# Task item
One part of the entries below is wanted: the lines from the one containing "package mcssta_ref_pkg;" through the one containing "d = real'(g.mean[k]);". Write those out exactly and nothing else.

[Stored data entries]
=== Begin Enclosure ===
// mcssta_ref_pkg: reference models used by the engine testbenches, written
// independently of the RTL.
//  * sta_sample(): one static timing analysis of a netlist record with real
//    arithmetic; arc delays are either the means (random = 0) or mean + sigma*z
//    with z from a Box-Muller normal generator driven by $urandom (random = 1).
//    Returns the max (or min) arrival time over the primary outputs.
//  * zero_sigma(): a copy of a gate record with all standard deviations 0.
//  * mc_stats(): mean and standard deviation of n reference samples.
package mcssta_ref_pkg;
  import mcssta_pkg::*;

  function automatic real gauss();
    real u1, u2;
    u1 = (real'($urandom) + 1.0) / 4294967297.0;
    u2 = real'($urandom) / 4294967296.0;
    return $sqrt(-2.0 * $ln(u1)) * $cos(6.283185307179586 * u2);
  endfunction

  function automatic real sta_sample(gate_t gates [], int unsigned po [], int unsigned n_pi,
                                     bit mode_min, bit random);
    real at [];
    real best, v, d;
    gate_t g;
    int unsigned s;
    at = new[n_pi + gates.size()];
    for (int unsigned i = 0; i < n_pi; i++) at[i] = 0.0;
    for (int unsigned i = 0; i < gates.size(); i++) begin
      g = gates[i];
      for (int unsigned k = 0; k < g.n_in; k++) begin
        s = int'(g.src[k]);
        d = real'(g.mean[k]);
        if (random) d += real'(g.sigma[k]) * gauss();
        if (d < 0.0) d = 0.0;
        v = at[s] + d;
        if (k == 0 || (mode_min ? (v < best) : (v > best))) best = v;
      end
      at[n_pi + i] = best;
    end
    best = at[po[0]];
    foreach (po[p]) if (mode_min ? (at[po[p]] < best) : (at[po[p]] > best)) best = at[po[p]];
    return best;
  endfunction

  function automatic void mc_stats(gate_t gates [], int unsigned po [], int unsigned n_pi,
                                   bit mode_min, int n, output real mean, output real sd);
    real s1, s2, x;
    s1 = 0.0;
    s2 = 0.0;
    for (int i = 0; i < n; i++) begin
      x = sta_sample(gates, po, n_pi, mode_min, 1'b1);
      s1 += x;
      s2 += x * x;
    end
    mean = s1 / n;
    sd   = $sqrt(s2 / n - mean * mean);
  endfunction

  function automatic gate_t zero_sigma(gate_t g);
    gate_t r;
    r = g;
    r.sigma = '0;
    return r;
  endfunction

endpackage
=== End Enclosure ===
# Output of the exercise
package mcssta_ref_pkg;
  import mcssta_pkg::*;

  function automatic real gauss();
    real u1, u2;
    u1 = (real'($urandom) + 1.0) / 4294967297.0;
    u2 = real'($urandom) / 4294967296.0;
    return $sqrt(-2.0 * $ln(u1)) * $cos(6.283185307179586 * u2);
  endfunction

  function automatic real sta_sample(gate_t gates [], int unsigned po [], int unsigned n_pi,
                                     bit mode_min, bit random);
    real at [];
    real best, v, d;
    gate_t g;
    int unsigned s;
    at = new[n_pi + gates.size()];
    for (int unsigned i = 0; i < n_pi; i++) at[i] = 0.0;
    for (int unsigned i = 0; i < gates.size(); i++) begin
      g = gates[i];
      for (int unsigned k = 0; k < g.n_in; k++) begin
        s = int'(g.src[k]);
        d = real'(g.mean[k]);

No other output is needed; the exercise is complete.